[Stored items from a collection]
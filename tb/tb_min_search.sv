// tb_min_search: self-checking test of min_search. X and D come from the
// reference chain on random channels (plus a few hand-made cases with ties);
// the diagonal of Q, the selected index and the registered X and D are
// compared with the reference model, and every index must be selected at
// least once.
module tb_min_search;
  import vblast_ref_pkg::*;
  localparam int K = 4, W = 24, PSH = W - 2, GSH = W + 1, NV = 400;

  logic clk = 0, rst_n = 1, in_valid = 0, out_valid;
  logic signed [W-1:0] x_re_in [K][K], x_im_in [K][K], dlt_in [K];
  logic signed [W-1:0] x_re [K][K], x_im [K][K], dlt [K];
  logic signed [W+4:0] qd [K];
  logic [1:0] jmin;
  int checks = 0, failures = 0, cyc = 0, t_in[$], got = 0, hits[K];
  longint exp_q[$];

  min_search #(.K(K), .W(W), .PSH(PSH)) dut (.*);

  always #5 clk = ~clk;
  always @(posedge clk) cyc <= cyc + 1;

  initial begin
    #200000;
    failures++;
    $display("watchdog expired");
    $display("TB_RESULT checks=%0d failures=%0d", checks, failures);
    $finish;
  end

  initial begin
    m4_t hr, hi, gr, gi, pr, pi, xr, xi;
    v4_t d, q;
    int j;
    for (int a = 0; a < K; a++) begin
      hits[a] = 0;
      dlt_in[a] = '0;
      for (int b = 0; b < K; b++) begin x_re_in[a][b] = '0; x_im_in[a][b] = '0; end
    end
    #1 rst_n = 0;
    repeat (3) @(posedge clk);
    rst_n <= 1;
    for (int v = 0; v < NV; v++) begin
      if (v < 8) begin
        // identity-like X with equal D: all Q(j,j) equal, the lowest index wins;
        // then one column made smaller
        for (int a = 0; a < 4; a++) begin
          d[a] = longint'(1) << PSH;
          for (int b = 0; b < 4; b++) begin
            xr[a][b] = (a == b) ? (longint'(1) << PSH) : 0;
            xi[a][b] = 0;
          end
        end
        if (v >= 4) xr[v-4][v-4] = longint'(1) << (PSH - 1);
      end else begin
        for (int n = 0; n < 4; n++) for (int c = 0; c < 4; c++) begin
          hr[n][c] = rsat(longint'(gauss() * 2.0 ** (W - 2) / 3.0), W);
          hi[n][c] = rsat(longint'(gauss() * 2.0 ** (W - 2) / 3.0), W);
        end
        gram(hr, hi, 4, K, longint'($urandom_range(0, 1 << 16)), W, GSH, gr, gi);
        chol(gr, gi, K, W, pr, pi, d);
        trinv(pr, pi, K, W, PSH, xr, xi);
      end
      j = qmin(xr, xi, d, K, W, PSH, q);
      if (v < 4) begin checks++; if (j != 0) failures++; end
      if (v >= 4 && v < 8) begin checks++; if (j != v - 4) failures++; end
      exp_q.push_back(j);
      for (int a = 0; a < K; a++) begin
        dlt_in[a] <= W'(d[a]);
        exp_q.push_back(d[a]);
        exp_q.push_back(q[a]);
        for (int b = 0; b < K; b++) begin
          x_re_in[a][b] <= W'(xr[a][b]);
          x_im_in[a][b] <= W'(xi[a][b]);
          exp_q.push_back(xr[a][b]); exp_q.push_back(xi[a][b]);
        end
      end
      t_in.push_back(cyc);
      in_valid <= 1;
      @(posedge clk);
    end
    in_valid <= 0;
    repeat (5) @(posedge clk);
    checks++;
    if (got != NV) begin failures++; $display("got %0d of %0d results", got, NV); end
    for (int a = 0; a < K; a++) begin
      checks++;
      if (hits[a] == 0) begin failures++; $display("index %0d never selected", a); end
    end
    $display("selections per index: %0d %0d %0d %0d", hits[0], hits[1], hits[2], hits[3]);
    $display("TB_RESULT checks=%0d failures=%0d", checks, failures);
    $finish;
  end

  always @(posedge clk) if (out_valid) begin
    longint er, ei;
    int ti;
    ti = t_in.pop_front();
    got++;
    checks++;
    if (cyc - ti - 1 != 1) begin failures++; $display("latency %0d", cyc - ti - 1); end
    er = exp_q.pop_front();
    checks++;
    hits[jmin]++;
    if (longint'(jmin) != er) begin
      failures++;
      if (failures < 10) $display("jmin got %0d exp %0d", jmin, er);
    end
    for (int a = 0; a < K; a++) begin
      er = exp_q.pop_front();
      checks++;
      if (longint'(dlt[a]) != er) failures++;
      er = exp_q.pop_front();
      checks++;
      if (longint'(qd[a]) != er) begin
        failures++;
        if (failures < 10) $display("Q[%0d] got %0d exp %0d", a, qd[a], er);
      end
      for (int b = 0; b < K; b++) begin
        er = exp_q.pop_front(); ei = exp_q.pop_front();
        checks++;
        if (longint'(x_re[a][b]) != er || longint'(x_im[a][b]) != ei) failures++;
      end
    end
  end
endmodule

### WHAT NEEDS TO BE DONE
Each line above holding the string "with" counts once; please report the total and nothing more.

### SOLUTION TO THIS TASK
3